Вот уж некстати так некстати! — вздохнула Маня.
Ленька тотчас прилип к ней.
— Вашу Машу! Мария, я тебя не узнаю! — заявил он.
— Значит, пристаешь к незнакомке? — холодно поинтересовалась Маня. — Да еще в присутствии юной очаровательной леди! А где твоя жена?
— Жена где надо, на своем обычном месте. А где ей еще быть? — захохотал Леонид. — Я у нее на длинном поводке! Ты, Мария, дура! Как все бабы без исключения. Поэтому менять их особого смысла не вижу!
— И все-таки меняешь?
Бертил пытался понять суть разговора по интонации, но явно в этом деле не преуспел.
— И ты, я смотрю, тоже привыкаешь к смене караула. Молодец! Времени зря не теряешь! Я давно ждал этого момента и, наконец, дождался!
— Ну, какое это имеет отношение к тебе? — взорвалась Маша. — Это мой жених! Он приехал за мной из Стокгольма! Понял?!
— Швед? — обрадовался еще больше Бройберг. — А почему ты не представишь меня своему жениху? Это невежливо. Тебе надо учиться жить по-европейски! По тамошним правилам и канонам. Закон есть закон!
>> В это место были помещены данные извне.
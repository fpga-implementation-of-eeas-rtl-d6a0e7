// tb_eeas_cordic: end-to-end test of the EEAS CORDIC sine/cosine generator at
// its default sizes (24-bit words, 22 fraction bits, Rm = 15).
//
// Drives a set of angles (the 30 degree case, +/-90 degrees, zero, the format
// limits and random angles), waits for done and compares sin/cos with the
// real-valued $sin/$cos of the same fixed-point angle. It also checks:
//   - latency: done rises exactly RM+2 clock edges after start is accepted
//   - busy while computing, results held while done
//   - residual angle after Rm micro-rotations for 30 degrees, against the
//     0.014 degree quantisation error quoted for Rm = 15
//   - back-to-back operation (start issued in the cycle done is seen)
// and counts how often each recoding mechanism occurred: skipped iterations
// (zero element), single-term elements, two-term sums, two-term differences,
// clockwise and counter-clockwise rotations. A mechanism that never occurs is
// a failure.
module tb_eeas_cordic;
  import eeas_pkg::*;

  localparam int unsigned W    = W_DEF;
  localparam int unsigned FRAC = FRAC_DEF;
  localparam int unsigned RM   = RM_DEF;
  localparam real         PI   = 3.14159265358979323846;
  localparam int          TOL  = 64;       // LSBs allowed on sin/cos

  logic                clk = 1'b0;
  logic                reset;
  logic                start;
  logic signed [W-1:0] angle;
  logic signed [W-1:0] sin, cos;
  logic                done, busy;

  int checks = 0, failures = 0;
  int n_skip = 0, n_single = 0, n_add = 0, n_sub = 0, n_cw = 0, n_ccw = 0;
  int max_err = 0;

  eeas_cordic dut (.clk, .reset, .start, .angle, .sin, .cos, .done, .busy);

  always #5 clk = ~clk;

  // Watchdog
  initial begin
    repeat (200000) @(posedge clk);
    failures++;
    $display("TB_RESULT checks=%0d failures=%0d", checks, failures);
    $finish;
  end

  // Mechanism coverage, sampled on every micro-rotation
  always @(posedge clk) begin
    if (!reset && dut.rotate) begin
      if (!dut.elem.active) n_skip++;
      else begin
        case (dut.elem.op1)
          TERM_NONE: n_single++;
          TERM_ADD:  n_add++;
          TERM_SUB:  n_sub++;
          default: ;
        endcase
        if (dut.neg) n_cw++; else n_ccw++;
      end
    end
  end

  task automatic check(string what, bit ok);
    checks++;
    if (!ok) begin
      failures++;
      $display("FAIL: %s", what);
    end
  endtask

  function automatic int iabs(int v);
    return v < 0 ? -v : v;
  endfunction

  // Run one angle and compare with the real-valued reference.
  task automatic run_angle(logic signed [W-1:0] a, bit back_to_back = 1'b0);
    real th, es, ec;
    int  cyc, ds, dc;
    th = real'(a) / (2.0 ** FRAC);
    if (!back_to_back) @(negedge clk);
    angle = a;
    start = 1'b1;
    @(posedge clk);            // start accepted at this edge
    @(negedge clk);
    start = 1'b0;
    angle = $urandom();        // must not matter after acceptance
    cyc = 1;
    check($sformatf("busy after start, angle %0d", a), busy && !done);
    while (!done) begin
      @(posedge clk);
      @(negedge clk);
      cyc++;
      if (cyc > 100) break;
    end
    check($sformatf("latency %0d != %0d", cyc, RM + 2), cyc == RM + 2);
    es = $sin(th) * (2.0 ** FRAC);
    ec = $cos(th) * (2.0 ** FRAC);
    ds = iabs(int'(sin) - int'(es));
    dc = iabs(int'(cos) - int'(ec));
    if (ds > max_err) max_err = ds;
    if (dc > max_err) max_err = dc;
    check($sformatf("sin(%f) = %0d exp %f", th, sin, es), ds <= TOL);
    check($sformatf("cos(%f) = %0d exp %f", th, cos, ec), dc <= TOL);
    // results hold while idle
    @(negedge clk);
    check("result held", done && sin == dut.sin && !busy);
  endtask

  logic signed [W-1:0] a30;
  real resid_deg;

  initial begin
    reset = 1'b1;
    start = 1'b0;
    angle = '0;
    repeat (3) @(posedge clk);
    @(negedge clk);
    reset = 1'b0;
    check("idle after reset", !done && !busy);

    // 30 degrees, and the residual angle left after Rm micro-rotations
    a30 = W'(longint'((PI / 6.0) * (2.0 ** FRAC)));
    run_angle(a30);
    resid_deg = real'(dut.z_q) / (2.0 ** FRAC) * 180.0 / PI;
    $display("30 deg: sin=%f cos=%f residual=%e deg",
             real'(sin) / (2.0 ** FRAC), real'(cos) / (2.0 ** FRAC), resid_deg);
    check("30 deg residual below 0.014 deg", resid_deg < 0.014 && resid_deg > -0.014);

    run_angle('0);
    run_angle(W'(longint'((PI / 2.0) * (2.0 ** FRAC))));
    run_angle(-W'(longint'((PI / 2.0) * (2.0 ** FRAC))));
    run_angle(W'(longint'((PI / 4.0) * (2.0 ** FRAC))));
    run_angle({1'b0, {(W-1){1'b1}}});      // largest positive angle
    run_angle({1'b1, {(W-1){1'b0}}});      // most negative angle

    // Random angles over the whole input range, some back to back
    for (int i = 0; i < 300; i++) begin
      logic signed [W-1:0] r;
      r = W'($urandom());
      run_angle(r, (i % 3 == 0));
    end

    // Reset in the middle of a computation
    @(negedge clk);
    angle = a30; start = 1'b1;
    @(negedge clk);
    start = 1'b0;
    repeat (4) @(negedge clk);
    reset = 1'b1;
    @(negedge clk);
    reset = 1'b0;
    check("reset aborts computation", !busy && !done);

    $display("max error %0d LSB; skip=%0d single=%0d add=%0d sub=%0d cw=%0d ccw=%0d",
             max_err, n_skip, n_single, n_add, n_sub, n_cw, n_ccw);
    check("mechanism: skipped iteration", n_skip > 0);
    check("mechanism: single-term element", n_single > 0);
    check("mechanism: two-term sum element", n_add > 0);
    check("mechanism: two-term difference element", n_sub > 0);
    check("mechanism: clockwise rotation", n_cw > 0);
    check("mechanism: counter-clockwise rotation", n_ccw > 0);

    $display("TB_RESULT checks=%0d failures=%0d", checks, failures);
    $finish;
  end

endmodule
Иначе будешь Манькой в Европе!
Маша готова была его убить, но вместо этого проскрежетала сквозь зубы:
— Познакомься, это Бертил!
И взяла под руку забытого на время жениха.
— Берт, это Леонид, мой коллега. Был фельетонистом, а теперь, когда вся страна превратилась в один большой фельетон и можно писать и говорить что угодно, переквалифицировался в заместителя главного редактора.
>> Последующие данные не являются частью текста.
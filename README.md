# Low-power BIST for a memory and its interface logic

A memory BIST usually tests the storage array through its address, data
and read/write pins. It misses the glue logic in front of the array: the
registers that capture the address and the enables, and the logic that
aligns or multiplexes the data. Scan-based pattern testing also has trouble
with that glue. A read returns undefined data unless the same address was
written in an earlier cycle, so every pattern becomes a multi-cycle
sequence.

This design avoids the problem with a **BIST mode in which every write also
reads, in the same cycle**. The write drivers overpower the cell, so the
bitlines carry the write data and the sense path returns them. A one-cycle
pattern therefore travels through the interface registers, into the array
and out to the output register. Nothing has to be written beforehand. The
patterns come from an embedded 8-bit pattern generator. This is either a
plain LFSR or a low-power LFSR (LP-LFSR), which swaps neighbouring bits and
so lowers the switching activity. Two shifters let patterns and responses
be scanned in and out serially.

The RTL also holds the smaller experiments used to compare the two
generators:

- a BIST of a 4-bit multiplier;
- a BIST of a 64 x 8 single-port RAM;
- a read/write controller for an asynchronous memory;
- a string-matching automaton (for "HIS", "HERS" and "SHE") from the same
  discussion of memory interfacing logic.

All of it is synthesizable SystemVerilog-2017.

## The memory interface BIST (`mem_if_bist`)

```
           write ──►[Wr_en reg]──┬────────────── we ─┐
           read  ──►[Rd_en reg]──┼─(OR)─── re ───────┤
      bist_mode  ──►[mode reg]───┘ (AND)             │
           addr  ──►[addr reg] ──────────── addr ────┤
                                                     ▼
 [LFSR / LP-LFSR]──d──►[input shifter]──q──din──►[sub-array 64x8]──dout──d──►[output shifter]──q──► data_out[7:0]
                 sin ──►si           so ───────────────────────────────────►si             so ──► sout
```

- **Interface registers.** `write`, `read`, `addr` and `bist_mode` are
  registered first. These registers are the glue logic that the scheme is
  meant to cover.
- **Read activation.** The array's read enable is
  `re = rd_en_q | (bist_mode_q & wr_en_q)`. In functional mode, read and
  write stay independent. In BIST mode, a write is also a read.
- **Sub-array (`mem_subarray`).** Holds 64 words of 8 bits, with separate
  `we` and `re`:
  - `we` alone stores `din`;
  - `re` alone loads `dout` with the stored word;
  - `we` and `re` together store `din` and also load it into `dout`
    (write-through).
- **Shifters (`shifter`).** Each has a shared `shift` control:
  - `shift = 0`: the input shifter captures the generator pattern and the
    output shifter captures the array output;
  - `shift = 1`: the two form one 16-bit scan chain,
    `sin → input shifter → output shifter → sout`, shifting towards the MSB.
- **Generator.** Parameter `USE_LP` selects the LP-LFSR (1, the default) or
  the plain LFSR (0). `SEED` sets its reset value.

**Timing.** Controls presented in cycle *t* are registered at the end of
*t*. The array acts on them in *t+1*, the output shifter captures the read
word at the end of *t+2*, and the word appears on `data_out` in cycle *t+3*.
The data written in *t+1* is whatever the input shifter holds in that
cycle. That is either the generator pattern captured at the end of *t*, or
the last bit shifted in if `shift` was 1 in *t*.

To apply a chosen byte to the interface:

1. Scan it in over 8 cycles with `shift = 1`.
2. Raise `write` together with `bist_mode` in the cycle of the last shift.
3. Read the byte back on `data_out` three cycles later.

A later functional read of the same address returns the byte with the
same three-cycle latency.

**Reset.** Reset (synchronous, active high) clears the interface registers,
the shifters and the array output register. The array cells are not reset,
like a real memory array. Reading a location that was never written
returns an arbitrary value.

## Pattern generators

**`lfsr`** is an 8-stage Fibonacci LFSR. Every clock, stage *k+1* takes
stage *k*, and stage 1 takes the XOR of the tapped stages. The default taps
are stage 1 and stage 8, which is the register as drawn. Those taps are
not a primitive polynomial. From seed `8'h01` the register runs through a
cycle of **63** states, not 255. Set `TAPS` to a primitive polynomial if a
full-length sequence is needed, for example `8'b1011_1000` for
x^8+x^6+x^5+x^4+1. `temp[0]` is stage 1.

**`lp_lfsr`** is the same LFSR followed by 2:1 multiplexers. All the select
lines are driven by the last stage (`state[7]`):

- `state[7] = 1`: bit pairs (6,5), (4,3) and (2,1) are exchanged;
- `state[7] = 0`: the pattern passes unchanged.

Bit 7 and bit 0 are never swapped. The seed comes from an input port and is
loaded during reset. A zero seed is replaced by 1.

Which pairs are swapped is a choice of this implementation. Over one
63-pattern cycle from seed 1, the pattern toggles 176 bits for the LP-LFSR
against 208 for the plain LFSR. The 4-bit multiplier behind them toggles
138 output bits against 146 (`tb_switching_activity`). Toggle counts are a
proxy for dynamic power; no power figure is computed here.

## Generator-comparison BISTs

All four use the same layout: one generator drives two identical copies of
a circuit under test, and `bist_comparator` checks their responses. The
comparator registers `test_pass = valid & equal` and
`test_fail = valid & ~equal`, so each comparison shows one cycle later.

- **`lfsr_bist` / `lplfsr_bist`.** The circuit under test is `mult4`, a 4 x 4
  shift-and-add multiplier, with `a = pattern[7:4]` and `b = pattern[3:0]`.
  The flags are valid every cycle from the first cycle after reset.
- **`ram_bist_lfsr` / `ram_bist_lplfsr`.** The circuit under test is
  `ram64x8`, a single-port RAM built as an 8 x 8 grid of words. A row
  decoder takes `addr[5:3]`, a column decoder `addr[2:0]`, and `rw = 1`
  means read. `ram_bist_ctrl` is the address generator and sequencer. In
  each 128-cycle round it writes addresses 0..63 with the running pattern,
  then reads them back. The read word is compared the cycle after the
  read, so `test_pass` is high in cycles 66..129 of every round (cycle 1 is
  the first clock after reset). Every word is written before it is read,
  so the read data are always defined. Reset also clears the RAM.

The two copies are identical, so in a fault-free chip `test_fail` can never
be 1, and synthesis reduces it to a constant. This redundant-copy layout
detects a defect in one copy only. It does not check a response against
expected values.

## Memory read/write controller (`mem_rw_fsm`)

A five-state controller for an asynchronous memory with active-low strobes:

| state | strobes low | register transfer on leaving |
|-------|-------------|------------------------------|
| idle  | none (`ready = 1`) | on `mem = 1`: `addr_reg <= addr`; for a write (`rw = 0`) also `data_f2s_reg <= data_f2s` |
| r1    | `oe_n` | |
| r2    | `oe_n` | `data_s2f_reg <= dio_in` |
| w1    | `we_n`, `tri_n` | |
| w2    | `tri_n` | |

- Reads go idle → r1 → r2 → idle.
- Writes go idle → w1 → w2 → idle. The data bus stays driven one cycle past
  the write strobe.
- Each access makes `ready` low for two cycles.
- The bidirectional data bus is split into `dio_out`, driven while
  `tri_n = 0`, and `dio_in`. The pad is left to the chip level.
- Assertions check the bus rules: `we_n` and `oe_n` are never low together,
  the bus is driven whenever `we_n` is low, and `we_n` is low for exactly
  one cycle.

## String automaton (`dfa_matcher`)

The automaton takes one character per clock (when `ch_valid` is 1) and
tracks the longest tail of the input that begins one of the strings:

| state | tail | state | tail |
|-------|------|-------|------|
| S0 | (none) | S5 | HE |
| S1 | S | S6 | HER |
| S2 | SH | S7 | HERS |
| S3 | SHE | S8 | HI |
| S4 | H | S9 | HIS |

Reaching S3, S7 or S9 raises `match`. `match_id` tells which string
matched. The transitions are:

- **Forward edges** follow the strings.
- **Other characters** go to S1 for "S", S4 for "H" and S0 otherwise.
- **Exceptions** keep an overlap alive: SH/H + I → S8; HERS/HIS + H → S2;
  SHE/HE + R → S6.

Overlapping matches are reported, so "SHERS" gives SHE and then HERS.
Characters are upper-case ASCII; any other code counts as a character that
no string contains.

## Top level (`lp_bist_top`)

The top instantiates every block side by side on one clock and one reset.
Each block's ports are brought out with a prefix:

| prefix | block |
|--------|-------|
| `mif_` | memory interface BIST |
| `mbl_`, `mbp_` | multiplier BIST with the LFSR / with the LP-LFSR |
| `rbl_`, `rbp_` | RAM BIST with the LFSR / with the LP-LFSR |
| `rwc_` | read/write controller; its memory side goes to pins for an external memory |
| `dfa_` | string automaton |

The blocks share nothing else. `USE_LP` is passed to `mem_if_bist`. Shared
widths and state types are in `bist_pkg`.

## What follows the published scheme and what was filled in

These parts follow the description:

- the same-cycle write and read in BIST mode, with write-through;
- the registered enables and address, the two shifters and the generator
  feeding the input shifter;
- the 8-bit generators, with the last LFSR bit selecting the swap;
- the 4-bit multiplier and the 64 x 8 single-port RAM as circuits under
  test, with a duplicated CUT and comparator;
- the states and register transfers of the read/write controller;
- the strings, states and end states of the automaton.

These are this implementation's own choices:

- **Inputs and pins:**
  - the `bist_mode` input (no mode pin is drawn);
  - the `en` and `rw` pins of the RAM;
  - the split of the controller's data bus.
- **Generators:**
  - the LFSR taps and seed (the drawn two-tap register was kept, with its
    63-state cycle);
  - which bits the LP-LFSR swaps.
- **Bit and address mapping:**
  - the split of the pattern into multiplier operands;
  - the row/column split of the RAM address.
- **Sequencing and timing:**
  - the write-then-read march of the RAM BIST;
  - the `valid` qualifier and output register of the comparator;
  - all reset behaviour (synchronous, active high);
  - all latencies.
- **Automaton edges:** the failure edges, filled in with the longest-tail
  rule. The simpler rule "go to the first state of a string starting with
  this character" would lose overlaps such as "SHIS" → HIS.
- **Not modelled:**
  - the sense amplifiers of the RAM: the array is a register array;
  - the FPGA power figures: only toggle counts are measured.

## Simulation

Every module has a self-checking testbench in `tb/` named `tb_<module>`.
Each testbench prints `TB_RESULT checks=N failures=M` and has a watchdog.
`tb/async_mem_model.sv` is a behavioural model of the external memory,
used by the controller tests. With Verilator 5, from the directory that
holds `rtl/` and `tb/`:

```
verilator --binary --timing --assert --top-module tb_lp_bist_top \
    -y rtl -y tb +libext+.sv -Irtl rtl/bist_pkg.sv tb/tb_lp_bist_top.sv -o sim
./obj_dir/sim
```

Replace `tb_lp_bist_top` with any other testbench name to run that one.

**`tb_lp_bist_top`** runs the whole design at its default parameters, for
three RAM-BIST rounds. It checks:

- BIST-mode write-through and read-back, and the 16-bit scan chain;
- pass flags of all four comparison BISTs, and that no fail flag ever rises;
- 20 writes and 20 reads through the controller;
- the automaton on "SHERSXHISHE".

It counts each of these mechanisms and fails if any of them never happened.

**`tb_mem_if_bist`** runs 3000 cycles of mixed traffic against a cycle
model, for both generator choices.

**`tb_switching_activity`** measures the toggle counts quoted above.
Мужчины вежливо поулыбались друг другу. Во взгляде Бертила легко читались непонимание и тревога.
— Ты похорошела за то время, пока мы не виделись! — объявил Бройберг. — Тебе явно идут на пользу мужики. Не смотри на меня медузой Горгоной! Я говорю, — пояснил Леонид на отвратительном английском Бертилу, — что у вас красавица невеста. Вам повезло! Правда, в России много красивых мадам. Здесь самый подходящий климат для женских расцветов!
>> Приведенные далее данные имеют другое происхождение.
// Shared constants and types of the low-power BIST designs.
//
// The 8-bit pattern width and the 64-word by 8-bit memory follow the design
// description; the FSM state encodings are this implementation's own choice.
package bist_pkg;

  // Width of every test pattern and memory word.
  localparam int unsigned DATA_W = 8;
  // Address width of the 64-location memories.
  localparam int unsigned ADDR_W = 6;

  // Reset value of the plain LFSR; any non-zero value is a legal seed.
  localparam logic [DATA_W-1:0] LFSR_SEED = 8'h01;
  // Feedback taps of the 8-stage register: bit i set means stage i+1 feeds
  // the feedback gate. Stage 1 and stage 8 are tapped.
  localparam logic [DATA_W-1:0] LFSR_TAPS = 8'b1000_0001;

  // States of the memory read/write controller.
  typedef enum logic [2:0] {
    RW_IDLE = 3'd0,
    RW_R1   = 3'd1,
    RW_R2   = 3'd2,
    RW_W1   = 3'd3,
    RW_W2   = 3'd4
  } rw_state_e;

  // States of the string-matching automaton. The comment gives the input
  // suffix that each state stands for.
  typedef enum logic [3:0] {
    DFA_S0 = 4'd0,   // (nothing)
    DFA_S1 = 4'd1,   // S
    DFA_S2 = 4'd2,   // SH
    DFA_S3 = 4'd3,   // SHE   - end state
    DFA_S4 = 4'd4,   // H
    DFA_S5 = 4'd5,   // HE
    DFA_S6 = 4'd6,   // HER
    DFA_S7 = 4'd7,   // HERS  - end state
    DFA_S8 = 4'd8,   // HI
    DFA_S9 = 4'd9    // HIS   - end state
  } dfa_state_e;

  // Which string an end state reports.
  typedef enum logic [1:0] {
    MATCH_NONE = 2'd0,
    MATCH_SHE  = 2'd1,
    MATCH_HERS = 2'd2,
    MATCH_HIS  = 2'd3
  } match_e;

endpackage
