// addr_decoder - binary to one-hot decoder, used as the row and the column
// decoder of the RAM. sel[i] is 1 exactly when addr == i. Combinational.
module addr_decoder #(
  parameter int unsigned N = 3
) (
  input  logic [N-1:0]      addr,
  output logic [(1<<N)-1:0] sel
);

  always_comb begin
    sel = '0;
    sel[addr] = 1'b1;
  end

endmodule
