// bist_comparator - output response analyser of the BISTs.
//
// It compares the responses of the two copies of the circuit under test.
// When a comparison is due (valid = 1) it raises test_pass if the responses
// are equal and test_fail otherwise; with valid = 0 both flags are 0. The
// flags are registered, so they show the comparison of the previous cycle.
// The equal/not-equal output follows the description; the valid
// qualification and the output register are this design's choice.
//
// Interface: clk, rst (synchronous, clears both flags), valid, resp_a,
// resp_b, test_pass, test_fail. Latency: one clock.
module bist_comparator #(
  parameter int unsigned W = 8
) (
  input  logic         clk,
  input  logic         rst,
  input  logic         valid,
  input  logic [W-1:0] resp_a,
  input  logic [W-1:0] resp_b,
  output logic         test_pass,
  output logic         test_fail
);

  logic equal;
  assign equal = (resp_a == resp_b);

  always_ff @(posedge clk) begin
    if (rst) begin
      test_pass <= 1'b0;
      test_fail <= 1'b0;
    end else begin
      test_pass <= valid &  equal;
      test_fail <= valid & ~equal;
    end
  end

endmodule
Швед с удовольствием кивнул. Брошенная Бройбергом девушка потерянно стояла в стороне, среди толпы пассажиров, и жалобно смотрела в его сторону, пытаясь поймать хотя бы один его взгляд.
Скорее бы мы приехали! — взмолилась Маша. Но перегоны на этой линии не слишком короткие, и путь еще довольно далек…
— А ты куда направляешься? — спросила она Леонида. — Насколько я помню, ты жил в Сокольниках. Следовательно, едешь не в ту сторону.
— Я и теперь там живу, — радостно сказал Бройберг. — Как же ты хороша!.. Вылитая богиня Артемида в пушкинском музее!.. Один в один! Я тебя обожаю! А еду я к даме сердца. Неужели непонятно? Красота слишком часто соседствует с недалекостью, а иногда с настоящей туповатостью.
— У тебя чересчур любвеобильное и многоместное сердце! — съязвила Маня. — Как Большая спортивная арена в Лужниках.
— Сходите? — грубо спросила Леонида толстая тетка в нутриевой шубе, делавшей ее раза в два объемнее.
— Сходят только с ума, — ласково заметил Бройберг и посторонился.
— Не знала! — холодно поделилась откровенная леди. — Вам, вероятно, это лучше известно.
И с непонятной ненавистью осмотрела Машу. Очевидно, она слышала сравнение с Артемидой и вполне разумно считала, что двоих мужиков на Манину долю более чем достаточно…
— А вам до какой станции? — осторожно спросила Маша.
И, конечно, услышала:
— До "Университета".
Сколько же еще ей выносить этот ужас?.. Нет, она уже натерпелась, хватит, пусть Ленька сам разбирается со своей дамой сердца, а у Маши есть ее законный, родной, любимый ею жених… Бройбергу — бройбергово…
И Маня снова решительно подхватила Бертила под руку и отвела в освободившийся уголок.
— Здесь удобнее, — сказала она. — Леонид — хороший человек, но иногда очень надоедает. Он любит поболтать.
— Он влюблен в тебя, Мари? — утвердительно спросил швед. — Он влюблен и страдает!
Вот оно, пресловутое мужское единодушие, не зависящее ни от национальности, ни от возраста, ни от обстоятельств! И все вполне логично.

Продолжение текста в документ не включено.